Note

Go to the end to download the full example code

Use Cases - Classifying Malicious URLs#

This notebook demonstrates how the deepchecks package can help you validate your basic data science workflow right out of the box!

The scenario is a real business use case: You work as a data scientist at a cyber security startup, and the company wants to provide the clients with a tool to automatically detect phishing attempts performed through emails and warn clients about them. The idea is to scan emails and determine for each web URL they include whether it points to a phishing-related web page or not.
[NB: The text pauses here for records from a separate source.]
// tb_mont_mult_full -- full-size run of the SFG-II Montgomery multiplier:
// the multiplier is instantiated with its default modulus length
// (L = 1024, 1025 cells) and takes a handful of 1024-bit operations end to
// end, with the same checks as tb_mont_mult_top. An unreduced result
// (R >= N) is rare with random 1024-bit operands, so here it is only
// reported; tb_mont_mult_top requires it.
//
// The multiplier is run at its default size. Random operations (odd N with its top bit
// set, A, B < N, plus corner cases A = 0, A = B = N - 1) are started as soon
// as ready allows, so the next operation's input overlaps the previous
// one's output. Each result is compared exactly with a bit-level software
// model of the radix-2 Montgomery loop (L + 1 iterations), and with integer
// arithmetic: R * 2^(L+1) == A*B (mod N), R < 2N. Checked timing: done
// comes 3L + 2 clocks after the start edge, ready returns 2L + 1 clocks
// after it. Counted mechanisms, each required at least once: the four
// a_i/q_i addend cases, a start accepted
// while the previous result was still being collected, a carry out of the
// top bit of N + B, and an idle start after a pause.
module tb_mont_mult_full;

  localparam int L    = 1024;   // the multiplier's default
  localparam int NOPS = 12;
  localparam int W    = 2 * L + 8;

  logic         clk = 1'b0;
  logic         rst = 1'b1;
  logic         start;
  logic [L-1:0] a, b, n;
  logic         ready, done;
  logic [L:0]   result;

  mont_mult_top dut (
    .clk(clk), .rst(rst), .start(start), .a(a), .b(b), .n(n),
    .ready(ready), .done(done), .result(result));

  always #5 clk = ~clk;

  int checks = 0;
  int failures = 0;
  int cyc = 0;
  always @(posedge clk) cyc <= cyc + 1;

  int case_seen [4];
  int unreduced = 0;
  int overlapped = 0;
  int nb_carry = 0;
  int idle_start = 0;

  initial begin
    #100_000_000;
    failures++;
    $display("watchdog expired");
    $display("TB_RESULT checks=%0d failures=%0d", checks, failures);
    $finish;
  end

  function automatic logic [L-1:0] rand_word();
    logic [L-1:0] v;
    for (int i = 0; i < L; i++) v[i] = 1'($urandom);
    return v;
  endfunction

  // Bit-level Montgomery loop, independent of the array's timing.
  function automatic logic [L:0] mont_model(logic [L-1:0] aa, logic [L-1:0] bb,
                                            logic [L-1:0] nn, bit count);
    logic [L+2:0] m;
    logic         ai, q;
    m = '0;
    for (int i = 0; i <= L; i++) begin
      ai = (i < L) ? aa[i] : 1'b0;
      q  = m[0] ^ (ai & bb[0]);
      if (count) case_seen[{ai, q}]++;
      m = (m + (ai ? (L+3)'(bb) : '0) + (q ? (L+3)'(nn) : '0)) >> 1;
    end
    return m[L:0];
  endfunction

  // Expected results in issue order, checked on done.
  logic [L-1:0] exp_a [$];
  logic [L-1:0] exp_b [$];
  logic [L-1:0] exp_n [$];
  int           exp_t [$];
  int           issued = 0;
  int           completed = 0;
  bit           collecting = 0;

  always @(posedge clk) begin
    if (!rst && done) begin
      logic [L-1:0] ea, eb, en;
      logic [W-1:0] lhs, rhs;
      int           t0;
      ea = exp_a.pop_front(); eb = exp_b.pop_front(); en = exp_n.pop_front();
      t0 = exp_t.pop_front();
      checks++;
      if (result !== mont_model(ea, eb, en, 1'b0)) begin
        failures++;
        if (failures < 10) $display("op %0d: got %h want %h", completed, result,
                                    mont_model(ea, eb, en, 1'b0));
      end
      lhs = (W'(result) << (L + 1)) % W'(en);
      rhs = (W'(ea) * W'(eb)) % W'(en);
      checks++;
      if (lhs != rhs || W'(result) >= 2 * W'(en)) begin
        failures++;
        if (failures < 10) $display("op %0d: residue or range wrong", completed);
      end
      if (result >= (L+1)'(en)) unreduced++;
      checks++;
      // done is set by edge 3L+2 after the start edge and seen here one edge later.
      if (cyc - t0 != 3 * L + 3) begin
        failures++;
        $display("op %0d: done seen %0d edges after start, want %0d", completed, cyc - t0,
                 3 * L + 3);
      end
      completed++;
    end
  end

  initial begin
    int t_start;
    start = 1'b0; a = '0; b = '0; n = '0;
    repeat (3) @(posedge clk);
    #1 rst = 1'b0;
    @(posedge clk);
    #1;
    for (int m = 0; m < NOPS; m++) begin
      n = rand_word();
      n[L-1] = 1'b1;
      n[0] = 1'b1;
      a = rand_word() % n;
      b = rand_word() % n;
      if (m == 3) a = '0;
      if (m == 4) begin a = n - 1; b = n - 1; end
      if (m == NOPS - 1) begin
        // Pause: let the multiplier drain completely before this start.
        while (completed < issued) @(posedge clk);
        repeat (2) @(posedge clk);
        #1;
        idle_start++;
      end
      while (!ready) begin @(posedge clk); #1; end
      if (issued > completed && m > 0) overlapped++;
      if (((L+1)'({1'b0, n}) + (L+1)'({1'b0, b})) >> L != 0) nb_carry++;
      void'(mont_model(a, b, n, 1'b1));
      exp_a.push_back(a); exp_b.push_back(b); exp_n.push_back(n);
      start = 1'b1;
      @(posedge clk);
      exp_t.push_back(cyc);
      issued++;
      #1 start = 1'b0;
      // ready must drop and come back after 2L edges, so that the next start
      // is taken 2L+1 clocks after this one.
      checks++;
      if (ready) begin failures++; $display("ready still high after start"); end
      t_start = 0;
      while (!ready) begin @(posedge clk); #1; t_start++; end
      checks++;
      if (t_start != 2 * L) begin
        failures++;
        $display("ready back after %0d edges, want %0d", t_start, 2 * L);
      end
    end
    while (completed < issued) @(posedge clk);
    repeat (3) @(posedge clk);

    for (int k = 0; k < 4; k++) begin
      checks++;
      if (case_seen[k] == 0) begin failures++; $display("addend case %0d never seen", k); end
    end
    checks++; if (overlapped == 0) begin failures++; $display("no overlapped start"); end
    checks++; if (nb_carry == 0)   begin failures++; $display("no carry out of N+B"); end
    checks++; if (idle_start == 0) begin failures++; $display("no start from idle"); end
    $display("ops=%0d cases 00=%0d 01=%0d 10=%0d 11=%0d unreduced=%0d overlapped=%0d nb_carry=%0d idle_start=%0d",
             completed, case_seen[0], case_seen[1], case_seen[2], case_seen[3],
             unreduced, overlapped, nb_carry, idle_start);
    $display("TB_RESULT checks=%0d failures=%0d", checks, failures);
    $finish;
  end

endmodule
Since phishing attempts are an always-adapting efforts, static black lists or white lists composed of good or bad URLs seen in the past are simply not enough to make a good filtering system for the future. The way the company chose to deal with this challenge is to have you train a Machine Learning model to generalize what a phishing URL looks like from historic data!
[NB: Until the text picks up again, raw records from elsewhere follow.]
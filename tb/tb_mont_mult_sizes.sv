// tb_mont_mult_sizes -- runs the SFG-II multiplier at the modulus lengths
// used in the area/clock comparison (128, 256, 512 and 768 bits; 1024 is
// covered by tb_mont_mult_full) and at l = 4, the size used for the
// functional simulation, including its operand set A = 11, B = 3, N = 7.
// Each size is a separate mont_mult_top driven by mm_runner; every result
// is checked exactly and every operation must take 3l + 1 clocks from the
// first input bit to the last result bit.
module tb_mont_mult_sizes;

  logic clk = 1'b0;
  logic rst = 1'b1;
  always #5 clk = ~clk;

  localparam int NR = 5;
  int   checks [NR];
  int   failures [NR];
  logic finished [NR];

  mm_runner #(.L(4),   .NOPS(20), .APPENDIX_VECTOR(1'b1)) u_l4
    (.clk(clk), .rst(rst), .checks(checks[0]), .failures(failures[0]), .finished(finished[0]));
  mm_runner #(.L(128), .NOPS(6)) u_l128
    (.clk(clk), .rst(rst), .checks(checks[1]), .failures(failures[1]), .finished(finished[1]));
  mm_runner #(.L(256), .NOPS(4)) u_l256
    (.clk(clk), .rst(rst), .checks(checks[2]), .failures(failures[2]), .finished(finished[2]));
  mm_runner #(.L(512), .NOPS(3)) u_l512
    (.clk(clk), .rst(rst), .checks(checks[3]), .failures(failures[3]), .finished(finished[3]));
  mm_runner #(.L(768), .NOPS(2)) u_l768
    (.clk(clk), .rst(rst), .checks(checks[4]), .failures(failures[4]), .finished(finished[4]));

  int total_checks, total_failures;

  initial begin
    #10_000_000;
    $display("watchdog expired");
    $display("TB_RESULT checks=%0d failures=%0d", 0, 1);
    $finish;
  end

  initial begin
    bit all_done;
    repeat (3) @(posedge clk);
    #1 rst = 1'b0;
    do begin
      @(posedge clk);
      all_done = 1'b1;
      for (int k = 0; k < NR; k++) if (!finished[k]) all_done = 1'b0;
    end while (!all_done);
    total_checks = 0;
    total_failures = 0;
    for (int k = 0; k < NR; k++) begin
      total_checks += checks[k];
      total_failures += failures[k];
    end
    $display("TB_RESULT checks=%0d failures=%0d", total_checks, total_failures);
    $finish;
  end

endmodule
To enable you to do this the company’s security team has collected a set of benign (meaning OK, or Kosher) URLs and phishing URLs observed during 2019 (not necessarily in clients emails). They have also wrote a script extracting features they believe should help discern phishing URLs from benign ones.
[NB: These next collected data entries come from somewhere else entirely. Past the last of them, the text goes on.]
# IREN: a programmable arithmetic array for emulated digital neural networks

IREN computes neural networks with ordinary digital arithmetic instead of analog
neurons. The idea is to give up a fixed neuron circuit. The chip holds a grid of
8-bit multipliers, adders and registers, joined by a programmable interconnect,
plus a small programmable sequencer. A network is "downloaded" in two parts:

- an interconnect configuration, which wires some of the units into neuron cells;
- a control program, which steps those cells through the terms of each weighted sum.

This SystemVerilog model implements the architecture at its working
accuracy of 8-bit operands on 16-bit links. It includes an example mapping of a
4-neuron Hopfield network, which the end-to-end testbench runs.

```
                 array I/O (configuration, ext_in, r_out / y_out)
                                  |
        +------+        +--------------------------+
        | RAM  |------->|  programmable arithmetic  |--> hard limiter per column
        +------+        |  array (mul/add/mul/add/R)|
           ^            +--------------------------+
           |                         ^
  host <-> control and  ------>  +--------+
           timing unit           | Memory | <-- weight load port
                                 +--------+
```

The RAM holds the neuron states U and the Memory holds the weights W. Each
stores 16 words of 8 lanes, one byte per array column. The control unit sets
the RAM and Memory read addresses and drives the array's register controls.
It also passes host writes through to the RAM.

## The arithmetic array (`prog_arith_array`)

The array has 5 rows of `COLS` = 8 units. From top to bottom the rows are:

| row | unit | operation |
|-----|------|-----------|
| 0 | multiplier | signed 8 x 8 -> 16 (`mult8`), using the low byte of each operand link |
| 1 | adder | 16-bit add of programmable accuracy (`array_adder`, see below) |
| 2 | multiplier | as row 0 |
| 3 | adder | as row 1 |
| 4 | register | 16 bits; `r_clr` loads 0, `r_load` loads operand A |

Below each unit runs a *channel*: one 16-bit link per column, carrying that
unit's result. Each unit has two operand inputs, A and B. A 3-bit select at each
input (`iren_pkg::src_e`) chooses the source:

| code | source |
|------|--------|
| 0 `SRC_ZERO` | constant 0 |
| 1 `SRC_UP_LEFT` | channel above, column c-1 |
| 2 `SRC_UP` | channel above, column c |
| 3 `SRC_UP_RIGHT` | channel above, column c+1 |
| 4 `SRC_RAM` | RAM lane c (sign-extended) |
| 5 `SRC_MEM` | Memory lane c (sign-extended) |
| 6 `SRC_REG` | register of column c (feedback) |
| 7 `SRC_EXT` | array I/O input `ext_in[c]` |

Each unit also has a **bypass** bit. When it is set, the channel below the unit
carries the channel above it unchanged. A value can pass a row this way, but the
bypassed unit cannot be used. So how many units can be used depends on routing,
not only on how many units there are.

The configuration word is `{carry_left, split, bypass, sel_b, sel_a}` (9 bits).
It is written at `cfg_addr = row*COLS + col` and all words reset to zero.
`split` and `carry_left` matter only in the adder rows. In the register row
only `sel_a` matters.

**Timing.** Only the register row holds state. Everything above it is
combinational, so one array step is one clock cycle. The multiplier delay and the
adder delay add up within that cycle. A register that selects an adder which
itself reads `SRC_REG` forms an accumulator. Arithmetic is two's complement and
wraps at the adder's programmed width. There is no saturation.

## The configurable adder (`laca4`, `cfg_adder`, `cascade_adder`)

The basic adder is 8 bits wide. It is made of two 4-bit look-ahead carry slices
(`laca4`), each of which forms all its carries at once from generate/propagate
terms. Two multiplexers make the adder configurable:

- low slice carry-in: `Cin` or 0;
- high slice carry-in: the low slice's carry-out `Cout3`, 0, or a separate `Cin4`.

So one unit works as one 8-bit adder or as two independent 4-bit adders. Both
carry-outs, `Cout` (bit 7) and `Cout3` (bit 3), are brought out. Chaining units
`Cout -> Cin` gives adders of any multiple of 4 bits. When the width is an odd
number of nibbles, the last unit uses only its low nibble: its high carry-in is
forced to 0, and the cascade's carry-out is that unit's `Cout3`.
`cascade_adder` defaults to 20 bits: two full units plus one half unit.

In the array, the same mechanism makes accuracy a configuration choice. Each
array adder (`array_adder`) is a pair of 8-bit configurable adders, and two
configuration bits control its carries:

| `split` | `carry_left` | the adder computes |
|---------|--------------|--------------------|
| 0 | 0 | one 16-bit sum |
| 1 | 0 | two independent 8-bit sums (high byte gets carry 0) |
| 0 | 1 | the next 16 bits of a wider sum, taking the carry-out of the adder in column c-1 of the same row |

So adders in neighbouring columns combine into 32-, 48-, ... bit adders. The
register of each column then holds one 16-bit slice of the wide result.
Carries run only left to right, so this creates no combinational loop. The
ripple between columns lengthens the cycle.

## The control and timing unit (`control_unit`)

This is the hardest part to read from its block diagram. Here is how the parts
fit together.

**State chain.** There are `NSTATES` = 16 one-hot states. Reset, or a restart
command, enters state 1. Normally each step moves to the next state, and after
the last state it wraps to state 1.

**Upper OR array (`or_array`, 5 rows).** Each row is the OR of the states its
mask selects. The rows mean:

- rows 0-2: this is the end state of loop 1, 2 or 3;
- row 3: stop here (`done`);
- row 4: restart at state 1 after this state.

**Loop FSMs (`loop_fsm`, three of them).** Each FSM turns one backward edge of
the state graph into a counted loop. Leaving its end state, the FSM jumps to its
programmed target state `count` times. It then falls through once and rearms.
Because it rearms, an inner loop runs in full again on every pass of an outer
loop. FSM 1 has priority over FSM 2, and FSM 2 over FSM 3. The following graph
needs all three FSMs:

```
1 -> 2 -> 3 -> 4 -> 5 -> 6 -> 7 -> 8 -> 9 -> 10 -> 11 -> 12 (stop)
                    ^    ^    ^         |          |
                    n    |    +--- m ---+          |
                         +--------- k -------------+
```

Here state 5 repeats itself n times, 9 returns to 7 m times, and 11 returns to
6 k times.

**Lower OR array (8 rows).** This array forms the control signals. Each signal
is the OR of its programmed states:

| bit | signal | effect on the step that leaves the state |
|-----|--------|-------------------------------------------|
| 0 | `CTRL_R_CLR` | array registers load 0 |
| 1 | `CTRL_R_LOAD` | array registers load their source |
| 2 | `CTRL_ADDR_CLR` | RAM and Memory read addresses to 0 |
| 3 | `CTRL_RAM_INC` | RAM address + 1 |
| 4 | `CTRL_MEM_INC` | Memory address + 1 |
| 5 | `CTRL_OUT_STB` | `out_valid` (a level, high during the state) |
| 6, 7 | spare | brought out as `ctrl_spare` |

**Clock circuit (`clk_circuit`).** It produces `N_CLK` = 4 clock *enables*, not
separate clocks. Output k pulses every `div[k]+1` cycles while `run` is high.
Output 0 (Clk1) paces the sequencer: `step = run & Clk1 & !done`. All actions
take effect on the clock edge of a step.

**Host register map.** Writes only. `host_addr[15:12]` selects the region:

| region | write |
|--------|-------|
| 0 | lower OR array row `addr[3:0]` mask |
| 1 | upper OR array row `addr[3:0]` mask |
| 2 | loop FSM `addr[3:0]` target state (0 = state 1) |
| 3 | loop FSM `addr[3:0]` count (number of backward jumps) |
| 4 | clock divider `addr[3:0]` |
| 5 | RAM word `addr[11:4]`, lane `addr[3:0]`, data `wdata[7:0]` |
| 6 | `wdata[0]`: restart at state 1 and clear the addresses |

`host_rdata` is a status word: `{done, loop FSMs active, state index}`.

## Example: a 4-neuron Hopfield network

A Hopfield neuron j computes `Y_j = step(sum_i U_i * W_ij)`. One multiplier per
weight would need 16 multipliers and 4-input adders. An area-optimized cell
needs only **two multipliers and two adders per neuron**:

- column 2j, row 0: `RAM x Memory`; column 2j+1, row 0: `RAM x Memory`;
- column 2j, row 1: `UP + UP_RIGHT` (sum of the two products);
- column 2j, row 2: bypass (the multiplier there cannot be used);
- column 2j, row 3: `UP + REG` (accumulate);
- column 2j, row 4: register loads `UP`.

The data layout is:

- RAM word t, lane c holds `U(2t + c%2)`;
- Memory word t, lane c holds `W(2t + c%2, c/2)`.

The control program is three states:

1. clear the registers and addresses;
2. load the registers and step both addresses, repeated once by loop FSM 1;
3. `out_valid`, stop.

So one network update takes **3 steps**. All four neurons run in parallel in the
8 columns. `y_out[2j]` is neuron j's new state, ±1 from the hard limiter
(`hard_limiter`, where a sum of 0 gives +1). The host writes it back into the
RAM and restarts for the next update. The RAM has no path back from the array.

## Where this model departs from, or fills in, the source description

The architecture was described at block-diagram level. The following points
follow it:

- the four parts and their connections;
- the row pattern of the array;
- 8-bit accuracy and 16-bit two-operand links;
- the two-LACA configurable adder with its carry multiplexers;
- cascading to 4, 8, 12, ... bits;
- the OR arrays, three FSMs and clock circuit of the control unit;
- the Hopfield example and its optimized cell.

Everything else is this model's own choice:

- **Adder carries in the array.** Cascading along a row of adders, and the
  `split` / `carry_left` bits that control it, are this model's way of making
  accuracy programmable inside the array.
- **Interconnect reach and bypass.** Only programmable crossings were shown. The
  source set above (neighbouring columns of the row above, RAM/Memory lane of the
  own column, the register, the I/O lane) and the bypass bit are invented. They
  reproduce the optimized-cell routing, including one unusable multiplier per
  neuron.
- **Sizes.** These were not given: 8 columns (enough for sixteen multipliers),
  16-word RAM and Memory, 16 control states, 4 clock enables, 8-bit loop counts.
- **Number formats.** Signed two's-complement operands, 16-bit wrap-around sums,
  and a bipolar ±1 activation.
- **Control semantics.** The loop-count semantics, the FSM priority, the meaning
  of the OR array rows, the control-signal bits, the host register map and the
  address generators.
- **Clocks.** Clock enables instead of derived clocks.
- **Storage.** RAM and Memory are register arrays with asynchronous read, and
  they are not reset.
- **Index order.** The sources index the Hopfield weights two ways (`W21` and
  `W12` for the second input of neuron 1). This model follows `W_ij` = weight
  from input i to neuron j.

Not modelled: the FPGA the design was compiled into and the test board around it
(a CPLD, RAMs and converters). Neither is part of the architecture.

**Size.** Reported implementation costs on a Virtex XCV300 are 63 CLBs for one
compiled multiplier and 15 for one compiled adder. At the defaults, 16
multipliers and 32 8-bit adders come to about 1500 of the device's 3072 CLBs,
before registers and control.

## Simulating

Every module has a self-checking testbench in `tb/`. Each one prints
`TB_RESULT checks=N failures=M` and has a cycle watchdog. For example, with
Verilator 5:

```
verilator --binary --timing --assert -Wno-fatal --top-module tb_iren_top \
    -y rtl -y tb +libext+.sv rtl/iren_pkg.sv tb/tb_iren_top.sv -o sim
./obj_dir/sim
```

| testbench | checks |
|-----------|--------|
| `tb_laca4`, `tb_mult8`, `tb_hard_limiter` | exhaustive over all inputs |
| `tb_cfg_adder` | all carry configurations against nibble arithmetic |
| `tb_cascade_adder` | 20-, 16-, 12- and 4-bit cascades |
| `tb_array_adder` | all four accuracy settings; two units chained into a 32-bit adder |
| `tb_prog_arith_array` | the optimized neuron cell; a 32-bit accumulator over two columns and a split accumulator; random full-array configurations against a behavioural model of the interconnect |
| `tb_or_array`, `tb_lane_mem`, `tb_clk_circuit` | masks, lane writes, pulse spacing |
| `tb_loop_fsm` | exact jump counts and rearming |
| `tb_control_unit` | the 12-state three-loop graph above for several n, m, k: state sequence, cycle count at two Clk1 rates, every control signal, address generators, restart row, RAM write forwarding |
| `tb_iren_top` | the Hopfield network at default sizes: stored-pattern recall from noisy states and random networks; every sum, output and the 3-step update latency checked. It also counts and requires loop jumps, bypass traffic, register clear and accumulate, stop, restart, a carry between adder bytes, both activation outcomes and a slowed Clk1. A last run sums sixteen products at 32-bit accuracy across two columns (9 steps) next to a split adder. |

To change the geometry, override `COLS`, `DEPTH`, `NSTATES` or `N_CLK` on
`iren_top`. The shared types and the control-signal bit assignment are in
`rtl/iren_pkg.sv`.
These features are divided to three sub-sets:

String Characteristics - Extracted from the URL string itself.
Domain Characteristics - Extracted by interacting with the domain provider.
Web Page Characteristics - Extracted from the content of the web page the URL points to.

The string characteristics are based the way URLs are structured, and what their different parts do. Here is an informative illustration. You can read more at Mozilla’s What is a URL article. We’ll see the specific features soon.

from IPython.core.display import HTML
from IPython.display import Image

Image(url= "https://developer.mozilla.org/en-US/docs/Learn/Common_questions/What_is_a_URL/mdn-url-all.png")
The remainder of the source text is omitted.